# Clockless AES-128 encryption in Null Convention Logic

This is an AES-128 encryption engine (128-bit block, 128-bit key) built as an eleven-round
pipeline with **no clock at all**. Every bit travels on two wires. Data and "empty" phases
alternate through the pipeline, and each register stage decides for itself, through a
local handshake with its neighbours, when to accept the next phase. The aim of the style is
low power: nothing switches except where a data or empty phase is actually passing. A
clocked design, by contrast, toggles its clock tree and registers every cycle. The style
also has no clock skew or clock tree to design, and its power trace hardly depends on the
data.

The logic style is Null Convention Logic (NCL). It is delay-insensitive: the circuit
computes the right answer whatever the gate and wire delays are. The rest of this file
explains the dual-rail coding, the gates, the register handshake, how the AES functions are
mapped onto those gates, and how to drive and simulate the pipeline.

## Dual-rail values and wavefronts

Each logical bit `D` is a pair of wires, rail 1 and rail 0:

| rail 1 | rail 0 | meaning |
|---|---|---|
| 0 | 1 | DATA0 (logic 0) |
| 1 | 0 | DATA1 (logic 1) |
| 0 | 0 | NULL (no data) |
| 1 | 1 | illegal |

In the RTL, a dual-rail vector `x` is always a pair of plain vectors, `x1` (rail 1) and
`x0` (rail 0). Bit `i` of both vectors forms one dual-rail signal.

The circuit alternates between two kinds of wavefront. In a **DATA wavefront** every bit
of a word goes from NULL to DATA. In a **NULL wavefront** every bit goes back to NULL. A
word is *complete* when all its bits have made the transition. A stage can tell that its
input or output is complete just by looking at the wires; no timing assumption is needed.
Because a NULL wavefront always separates two DATA wavefronts, one block can never
overwrite the next.

## Threshold gates with hysteresis

All logic is made of threshold gates, `ncl_th`. A THmn gate has n inputs and threshold m.
Its output rises once at least m inputs are asserted. It then **holds** that value until
*all* its inputs have fallen back to 0; that holding is the hysteresis. In a weighted gate,
such as TH34w22, some inputs count more than once toward the threshold. Useful instances:

* TH12: an OR gate. With a threshold of 1, hysteresis has no effect.
* TH22: a Muller C-element.
* TH44: a 4-input C-element, used in completion trees.
* TH22n: a TH22 whose reset forces the output to 0. It is used in registers.

The hysteresis is what makes a block *input-complete*. Its outputs cannot all turn DATA
before all its inputs are DATA, and they cannot all return to NULL before all its inputs
are NULL. In the RTL each gate is a level-sensitive latch: set when the threshold is met,
clear when all inputs are 0, hold otherwise. `ncl_thv` is the same gate for a whole row
of gates at once. The caller computes each gate's "threshold met" and "any input
asserted" conditions.

## Registers, handshake and completion detection

`ncl_reg_bit` is one register bit: two TH22n gates, one per rail, each gated by `ki`, plus
a NOR of the two outputs that gives `ko`. `ki` comes from the next stage:

* `ki = 1` means "request for DATA": a DATA value on the input passes through.
* `ki = 0` means "request for NULL": a NULL on the input passes through.

Either way, the bit holds its value until the other kind of wavefront is requested.
`ko = 1` means the bit holds NULL; `ko = 0` means it holds DATA.

`ncl_reg` is a row of such bits (128 by default) with **completion detection**,
`ncl_completion`. The per-bit `ko` signals are combined by a tree of TH44 gates. For 128
bits the tree has four levels: 128 → 32 → 8 → 2 → 1, and the last gate is a TH22. The
register's `ko` falls only after every bit holds DATA and rises only after every bit is
NULL. The `ko` of each register drives the `ki` of the register before it. That one wire
is the whole flow control of the pipeline.

Reset (`rst`) loads NULL into every register, so every `ko` rises to 1. The NULLs then
flow through the rounds, and the pipeline is empty and asking for DATA.

## The pipeline

```
 pt,key ─► [stage 0] ─► round 0 ─► [stage 1] ─► round 1 ─► ... ─► round 9 ─► [stage 10] ─► round 10 ─► [stage 11] ─► ct
           first reg     initial    state+key     rounds 1..9                  state+key     final        ciphertext
           no CD         AddRoundKey                                                          round        reg, ki = own ko
```

| stage | module | width (dual-rail bits) | completion detection | its `ki` comes from |
|---|---|---|---|---|
| 0 | `ncl_reg_first` | 256 (plaintext, key) | none | `ko` of stage 1 |
| 1..10 | 2 × `ncl_reg` (state, key) + TH22 | 128 + 128 | two 4-level trees, merged by a TH22 | `ko` of the next stage |
| 11 | `ncl_reg` | 128 (ciphertext) | 4-level tree | its own `ko` |

This gives 12 registers, 11 rounds, and completion detection on stages 1 to 11.

* **The round key travels with the data.** Each round expands the key it receives into its
  own round key, uses that key, and passes it on. Stages 1 to 10 therefore store the state
  and the current round key side by side, as two 128-bit registers. Their `ko` outputs are
  merged by a TH22, so the stage acknowledges only when both halves are complete. Every
  block can carry its own key, and the key signals take part in the DATA/NULL alternation
  like any other signal, which the NCL gates need.
* **Stage 0 has no completion detection.** No round stands in front of it, so nobody needs
  its `ko`. The producer watches the `ko` of stage 1 instead; the top brings it out as
  `ki_in`.
* **Stage 11 acknowledges itself.** Its `ko` drives its own `ki`. It accepts the next
  ciphertext as soon as the previous wavefront is complete, and the consumer cannot stall
  the pipeline.

## Inside the rounds

| round | module | content |
|---|---|---|
| 0 | `ncl_round_init` | AddRoundKey(plaintext, key); the key is passed on unchanged |
| 1..9 | `ncl_round #(RND)` | SubBytes → ShiftRows → MixColumns → AddRoundKey, with KeyExpansion(`RND`) in parallel |
| 10 | `ncl_round_final` | SubBytes → ShiftRows → AddRoundKey, with KeyExpansion(10) |

The AES functions are mapped onto NCL gates as follows:

* **S-box (`ncl_sbox`)**: a delay-insensitive decoder feeding OR planes.
  * Each nibble of the input byte is decoded by 16 TH44 gates; exactly one fires for a
    DATA nibble.
  * 256 TH22 gates pair a high-nibble line with a low-nibble line to form the minterm of
    the byte value.
  * Rail 1 of output bit k is the OR of the minterms whose S-box value has bit k set. Rail 0
    is the OR of all the other minterms.
  * A minterm needs all eight input bits, so the S-box is input-complete.
  * The 256-entry table is not written out in the source. `ncl_pkg::sbox_table()` computes
    it at elaboration: the inverse in GF(2^8) comes from log/antilog tables of the
    generator 3, followed by the FIPS-197 affine map.
* **SubBytes (`ncl_subbytes`)**: 16 S-boxes.
* **ShiftRows**: no gates. The package function `ncl_pkg::shift_rows` reroutes both rails
  of each bit together inside the round modules; row r moves left by r bytes.
* **MixColumns (`ncl_mixcolumns`)**: per column, `t = a0^a1^a2^a3` and
  `out_r = a_r ^ t ^ xtime(a_r ^ a_(r+1))`, built only from dual-rail XOR gates.
  `xtime` is a shift plus three XOR gates.
* **XOR (`ncl_xor`)**: per bit, four TH22 gates detect the input combinations and two OR
  gates collect them: `z1 = (a1·b0) + (a0·b1)` and `z0 = (a0·b0) + (a1·b1)`.
* **AddRoundKey (`ncl_addroundkey`)**: 128 XOR gates.
* **KeyExpansion (`ncl_keyexp #(RND)`)**: RotWord, 4 S-boxes, then the round-constant
  XOR. XOR with a constant needs no gate in dual rail: the rails of each bit where the
  constant is 1 are swapped. The word chain `w0' = w0^t`, `w1' = w1^w0'`, and so on is
  built from XOR gates.

Byte order follows FIPS-197: byte 0 of the block is bits `[127:120]`, and byte n is row
n mod 4 of column n/4.

## Driving the pipeline

Ports of `ncl_aes_top`:

| port | dir | width | meaning |
|---|---|---|---|
| `rst` | in | 1 | high: all registers NULL |
| `pt1`/`pt0` | in | 128 | plaintext rails |
| `key1`/`key0` | in | 128 | key rails |
| `ki_in` | out | 1 | `ko` of stage 1: 1 = send DATA, 0 = send NULL |
| `ct1`/`ct0` | out | 128 | ciphertext rails |
| `ko_out` | out | 1 | `ko` of stage 11: 0 = `ct` holds complete DATA, 1 = `ct` is NULL |

The protocol is four-phase:

* **Producer.** Wait for `ki_in = 1`, then apply plaintext and key as DATA
  (`pt1 = p`, `pt0 = ~p`). Wait for `ki_in = 0`, then apply NULL (all rails 0). Repeat.
  The inputs may change only after `ki_in` has changed.
* **Consumer.** When `ko_out` falls, `ct1` is the ciphertext. When it rises, `ct` is NULL
  again. The consumer must take the result while `ko_out` is 0; it cannot hold the
  pipeline.

Up to about six blocks can be in flight at once, alternating with NULL wavefronts. The time
for one DATA wavefront plus one NULL wavefront is set by the slowest stage: twice the sum
of its combinational delay and its completion-detection delay. The latency is the sum of
the stage delays. There is no cycle count; everything depends on the gate delays of the
target technology.

## What the simulation shows, and what it does not

The RTL has no delays, so a simulator settles a whole wavefront in a single time step. A
DATA wavefront applied to an empty pipeline reaches the output in the same time step.
Consequently:

* the functional result, the DATA/NULL alternation, the handshake order and the
  input-completeness of every block are all checked;
* pipeline overlap, with several blocks in flight, and the throughput cannot be observed.
  They depend on gate delays that this RTL does not model.

The gates hold state, and neighbouring stages are tied together through `ko`/`ki`. Lint
tools therefore report latches (the gates' hysteresis) and circular logic (the handshake
loop and the gate feedback). Both are intended. Verilator settles the loops by iteration.
Because a simulator starts its latches at random values, apply `rst` with all inputs NULL
before use.

The RTL is synthesizable, but a standard synthesis flow maps each threshold gate to a latch
built from ordinary cells. A real NCL implementation would map them to a threshold-gate
cell library. The whole design contains roughly 92,000 hysteresis gates, plus their OR
trees:

* rounds 1 to 9: about 8,600 each, mostly S-box minterms;
* final round: about 6,800;
* initial round: 512;
* registers and completion trees: about 6,800.

## Choices made in this implementation

These points are not fixed by the NCL scheme or the AES standard; they were chosen here:

* The round key is stored with the state in every stage, as described above. Each stage
  has two 128-bit registers with their `ko` outputs merged, rather than a single 128-bit
  register.
* The internal gate structures were chosen for this implementation: the XOR from TH22 and
  OR gates, the S-box as decoder plus OR planes, and the MixColumns XOR network. Other
  NCL mappings, for example with TH24comp or TH34w22 gates, would work the same way.
* The first register holds plaintext and key together (256 bits).
* The last register's Ki is tied to its own Ko, so the output has no back-pressure. To let
  a consumer stall the pipeline, drive the `ki` of `u_reg_out` from a port instead.
* Completion trees with fewer than four signals left in a group use THkk gates of the
  group's size (a TH22 at the top of a 128-bit tree).

## Files

`rtl/` holds one module or package per file:

| file | content |
|---|---|
| `ncl_pkg.sv` | S-box table, ShiftRows wiring and round-constant functions |
| `ncl_th.sv` | generic THmn gate with weights and reset |
| `ncl_thv.sv` | row of threshold gates |
| `ncl_xor.sv` | dual-rail XOR |
| `ncl_reg_bit.sv` | register bit |
| `ncl_completion.sv` | TH44 completion tree |
| `ncl_reg.sv` | register with completion detection |
| `ncl_reg_first.sv` | first register, without completion detection |
| `ncl_sbox.sv`, `ncl_subbytes.sv` | S-box and SubBytes |
| `ncl_mixcolumns.sv` | MixColumns |
| `ncl_addroundkey.sv` | AddRoundKey |
| `ncl_keyexp.sv` | key-expansion step |
| `ncl_round_init.sv`, `ncl_round.sv`, `ncl_round_final.sv` | the three kinds of round |
| `ncl_aes_top.sv` | the pipeline |

`tb/` holds one self-checking testbench `tb_<module>.sv` per module, and `aes_ref_pkg.sv`.
That package is a plain Boolean AES reference model written independently of the RTL: it
computes the S-box inverse as x^254, and it provides dual-rail helpers.

## Simulating

With Verilator 5, from the folder that holds `rtl/` and `tb/`:

```
verilator --binary --timing --assert -Wno-fatal -Irtl -Itb \
    rtl/ncl_pkg.sv tb/aes_ref_pkg.sv tb/tb_ncl_aes_top.sv --top-module tb_ncl_aes_top -j 8
./obj_dir/Vtb_ncl_aes_top
```

Replace `tb_ncl_aes_top` with any other testbench name. Each testbench ends with a line
`TB_RESULT checks=N failures=M` and has a watchdog. The full pipeline produces about
75 MB of C++ and takes about two minutes to build on 8 cores; it then runs in well under
a second.

What the testbenches check:

* **`tb_ncl_aes_top`**: the pipeline at its full size. It encrypts 12 blocks, each checked
  against the reference model:
  * the FIPS-197 example vectors;
  * the all-zero block and key;
  * plaintext `00112233445566778899aabbccddeeff` under key
    `00001111222233334444555566667777`, which gives `9c7373ae2c03c97f085291f55707e47b`;
  * random blocks, some with new keys.

  It also checks that the output returns to a clean NULL between blocks, and that a reset
  in the middle of an operation empties the pipeline. It counts DATA and NULL wavefronts,
  requests for NULL, key changes and resets, and fails if any of them never happened.
* **Gate- and register-level testbenches.** They test hysteresis exhaustively against a
  reference gate model. They also check the register handshake, with DATA held back while
  `ki = 0` and bits arriving one by one in random order, and that `ko` changes only with
  the last bit.
* **Round- and function-level testbenches.** They apply NULL → DATA with one bit missing
  → full DATA → NULL with one bit left → NULL. They check that the output never becomes
  complete early or returns to NULL early, and that the DATA result matches the reference
  model.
========
Reproduce, exactly as they stand in the data above, the lines from the one that holds "send NULL |" to the one that holds "is the ciphertext.", inclusive.

(Exercise output):
| `ki_in` | out | 1 | `ko` of stage 1: 1 = send DATA, 0 = send NULL |
| `ct1`/`ct0` | out | 128 | ciphertext rails |
| `ko_out` | out | 1 | `ko` of stage 11: 0 = `ct` holds complete DATA, 1 = `ct` is NULL |

The protocol is four-phase:

* **Producer.** Wait for `ki_in = 1`, then apply plaintext and key as DATA
  (`pt1 = p`, `pt0 = ~p`). Wait for `ki_in = 0`, then apply NULL (all rails 0). Repeat.
  The inputs may change only after `ki_in` has changed.
* **Consumer.** When `ko_out` falls, `ct1` is the ciphertext. When it rises, `ct` is NULL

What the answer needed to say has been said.